### Task item
The full set of entries has to be output exactly.

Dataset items
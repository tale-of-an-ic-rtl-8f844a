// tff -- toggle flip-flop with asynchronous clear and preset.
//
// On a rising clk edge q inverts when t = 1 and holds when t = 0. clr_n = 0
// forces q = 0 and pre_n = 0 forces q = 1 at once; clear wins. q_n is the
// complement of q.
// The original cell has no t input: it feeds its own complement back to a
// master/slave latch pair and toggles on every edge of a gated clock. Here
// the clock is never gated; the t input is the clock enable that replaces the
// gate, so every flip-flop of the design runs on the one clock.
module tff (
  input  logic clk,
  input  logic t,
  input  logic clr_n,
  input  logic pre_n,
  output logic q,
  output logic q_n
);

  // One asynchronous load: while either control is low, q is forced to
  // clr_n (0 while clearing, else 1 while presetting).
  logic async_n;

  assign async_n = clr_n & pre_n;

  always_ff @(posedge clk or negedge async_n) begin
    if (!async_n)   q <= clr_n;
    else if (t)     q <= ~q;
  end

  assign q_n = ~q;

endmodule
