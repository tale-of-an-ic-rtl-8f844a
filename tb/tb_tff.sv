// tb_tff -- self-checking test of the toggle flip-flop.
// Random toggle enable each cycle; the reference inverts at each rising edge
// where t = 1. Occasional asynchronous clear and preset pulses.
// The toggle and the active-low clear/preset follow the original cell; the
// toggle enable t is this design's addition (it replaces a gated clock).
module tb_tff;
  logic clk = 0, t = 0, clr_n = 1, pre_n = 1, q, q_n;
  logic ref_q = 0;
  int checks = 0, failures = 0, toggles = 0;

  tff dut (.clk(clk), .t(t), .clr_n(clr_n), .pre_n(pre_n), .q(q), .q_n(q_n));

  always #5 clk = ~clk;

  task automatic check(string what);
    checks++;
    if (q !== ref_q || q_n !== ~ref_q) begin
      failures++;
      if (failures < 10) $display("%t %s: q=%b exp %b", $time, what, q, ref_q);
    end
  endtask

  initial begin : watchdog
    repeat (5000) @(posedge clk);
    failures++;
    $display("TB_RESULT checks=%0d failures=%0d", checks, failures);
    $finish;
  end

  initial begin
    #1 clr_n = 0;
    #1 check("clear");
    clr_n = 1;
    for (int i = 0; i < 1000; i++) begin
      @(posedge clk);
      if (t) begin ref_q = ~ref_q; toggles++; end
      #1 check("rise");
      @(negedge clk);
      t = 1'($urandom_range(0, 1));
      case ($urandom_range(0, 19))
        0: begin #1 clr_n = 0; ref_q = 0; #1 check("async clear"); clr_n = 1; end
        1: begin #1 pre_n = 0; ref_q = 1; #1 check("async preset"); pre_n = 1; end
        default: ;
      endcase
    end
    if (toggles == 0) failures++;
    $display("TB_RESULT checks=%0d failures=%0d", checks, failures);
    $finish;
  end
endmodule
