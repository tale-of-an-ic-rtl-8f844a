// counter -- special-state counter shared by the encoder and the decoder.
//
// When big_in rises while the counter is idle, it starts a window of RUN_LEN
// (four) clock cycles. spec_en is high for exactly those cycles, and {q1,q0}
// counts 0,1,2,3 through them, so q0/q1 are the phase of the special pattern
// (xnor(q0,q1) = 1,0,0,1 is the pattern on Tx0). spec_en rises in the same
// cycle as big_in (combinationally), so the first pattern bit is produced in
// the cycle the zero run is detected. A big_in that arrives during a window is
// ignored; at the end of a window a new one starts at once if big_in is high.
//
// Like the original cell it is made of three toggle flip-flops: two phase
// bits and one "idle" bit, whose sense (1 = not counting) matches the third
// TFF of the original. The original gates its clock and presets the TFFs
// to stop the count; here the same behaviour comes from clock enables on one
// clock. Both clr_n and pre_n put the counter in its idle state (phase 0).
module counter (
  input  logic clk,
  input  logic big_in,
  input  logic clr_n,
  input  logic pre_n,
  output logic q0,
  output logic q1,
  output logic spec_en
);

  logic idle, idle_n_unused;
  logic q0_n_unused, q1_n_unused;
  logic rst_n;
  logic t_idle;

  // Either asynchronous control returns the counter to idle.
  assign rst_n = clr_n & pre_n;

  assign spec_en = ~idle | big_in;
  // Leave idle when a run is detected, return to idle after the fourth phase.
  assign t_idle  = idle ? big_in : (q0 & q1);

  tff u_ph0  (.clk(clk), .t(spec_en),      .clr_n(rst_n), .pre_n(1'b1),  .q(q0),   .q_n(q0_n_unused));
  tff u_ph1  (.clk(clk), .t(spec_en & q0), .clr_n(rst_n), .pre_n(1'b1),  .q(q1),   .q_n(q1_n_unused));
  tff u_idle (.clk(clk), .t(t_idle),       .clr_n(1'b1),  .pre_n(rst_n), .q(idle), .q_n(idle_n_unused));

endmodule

### Written response
repository tale-of-an-ic-rtl-8f844a
// tff -- toggle flip-flop with asynchronous clear and preset.
//
// On a rising clk edge q inverts when t = 1 and holds when t = 0. clr_n = 0
// forces q = 0 and pre_n = 0 forces q = 1 at once; clear wins. q_n is the
// complement of q.
// The original cell has no t input: it feeds its own complement back to a
// master/slave latch pair and toggles on every edge of a gated clock. Here
// the clock is never gated; the t input is the clock enable that replaces the
// gate, so every flip-flop of the design runs on the one clock.
module tff (
  input  logic clk,
  input  logic t,
  input  logic clr_n,
  input  logic pre_n,
  output logic q,
  output logic q_n
);

  // One asynchronous load: while either control is low, q is forced to
  // clr_n (0 while clearing, else 1 while presetting).
  logic async_n;

  assign async_n = clr_n & pre_n;

  always_ff @(posedge clk or negedge async_n) begin
    if (!async_n)   q <= clr_n;
    else if (t)     q <= ~q;
  end

  assign q_n = ~q;

endmodule
repository tale-of-an-ic-rtl-8f844a
filename tb/tb_tff.sv
// tb_tff -- self-checking test of the toggle flip-flop.
// Random toggle enable each cycle; the reference inverts at each rising edge
// where t = 1. Occasional asynchronous clear and preset pulses.
// The toggle and the active-low clear/preset follow the original cell; the
// toggle enable t is this design's addition (it replaces a gated clock).
module tb_tff;
  logic clk = 0, t = 0, clr_n = 1, pre_n = 1, q, q_n;
  logic ref_q = 0;
  int checks = 0, failures = 0, toggles = 0;

  tff dut (.clk(clk), .t(t), .clr_n(clr_n), .pre_n(pre_n), .q(q), .q_n(q_n));

  always #5 clk = ~clk;

  task automatic check(string what);
    checks++;
    if (q !== ref_q || q_n !== ~ref_q) begin
      failures++;
      if (failures < 10) $display("%t %s: q=%b exp %b", $time, what, q, ref_q);
    end
  endtask

  initial begin : watchdog
    repeat (5000) @(posedge clk);
    failures++;
    $display("TB_RESULT checks=%0d failures=%0d", checks, failures);
    $finish;
  end

  initial begin
    #1 clr_n = 0;
    #1 check("clear");
    clr_n = 1;
    for (int i = 0; i < 1000; i++) begin
      @(posedge clk);
      if (t) begin ref_q = ~ref_q; toggles++; end
      #1 check("rise");
      @(negedge clk);
      t = 1'($urandom_range(0, 1));
      case ($urandom_range(0, 19))
        0: begin #1 clr_n = 0; ref_q = 0; #1 check("async clear"); clr_n = 1; end
        1: begin #1 pre_n = 0; ref_q = 1; #1 check("async preset"); pre_n = 1; end
        default: ;
      endcase
    end
    if (toggles == 0) failures++;
    $display("TB_RESULT checks=%0d failures=%0d", checks, failures);
    $finish;
  end
endmodule
repository tale-of-an-ic-rtl-8f844a
// counter -- special-state counter shared by the encoder and the decoder.
//
// When big_in rises while the counter is idle, it starts a window of RUN_LEN
// (four) clock cycles. spec_en is high for exactly those cycles, and {q1,q0}
// counts 0,1,2,3 through them, so q0/q1 are the phase of the special pattern
// (xnor(q0,q1) = 1,0,0,1 is the pattern on Tx0). spec_en rises in the same
// cycle as big_in (combinationally), so the first pattern bit is produced in
// the cycle the zero run is detected. A big_in that arrives during a window is
// ignored; at the end of a window a new one starts at once if big_in is high.
//
// Like the original cell it is made of three toggle flip-flops: two phase
// bits and one "idle" bit, whose sense (1 = not counting) matches the third
// TFF of the original. The original gates its clock and presets the TFFs
// to stop the count; here the same behaviour comes from clock enables on one
// clock. Both clr_n and pre_n put the counter in its idle state (phase 0).
module counter (
  input  logic clk,
  input  logic big_in,
  input  logic clr_n,
  input  logic pre_n,
  output logic q0,
  output logic q1,
  output logic spec_en
);

  logic idle, idle_n_unused;
  logic q0_n_unused, q1_n_unused;
  logic rst_n;
  logic t_idle;

  // Either asynchronous control returns the counter to idle.
  assign rst_n = clr_n & pre_n;

  assign spec_en = ~idle | big_in;
  // Leave idle when a run is detected, return to idle after the fourth phase.
  assign t_idle  = idle ? big_in : (q0 & q1);

  tff u_ph0  (.clk(clk), .t(spec_en),      .clr_n(rst_n), .pre_n(1'b1),  .q(q0),   .q_n(q0_n_unused));
  tff u_ph1  (.clk(clk), .t(spec_en & q0), .clr_n(rst_n), .pre_n(1'b1),  .q(q1),   .q_n(q1_n_unused));
  tff u_idle (.clk(clk), .t(t_idle),       .clr_n(1'b1),  .pre_n(rst_n), .q(idle), .q_n(idle_n_unused));

endmodule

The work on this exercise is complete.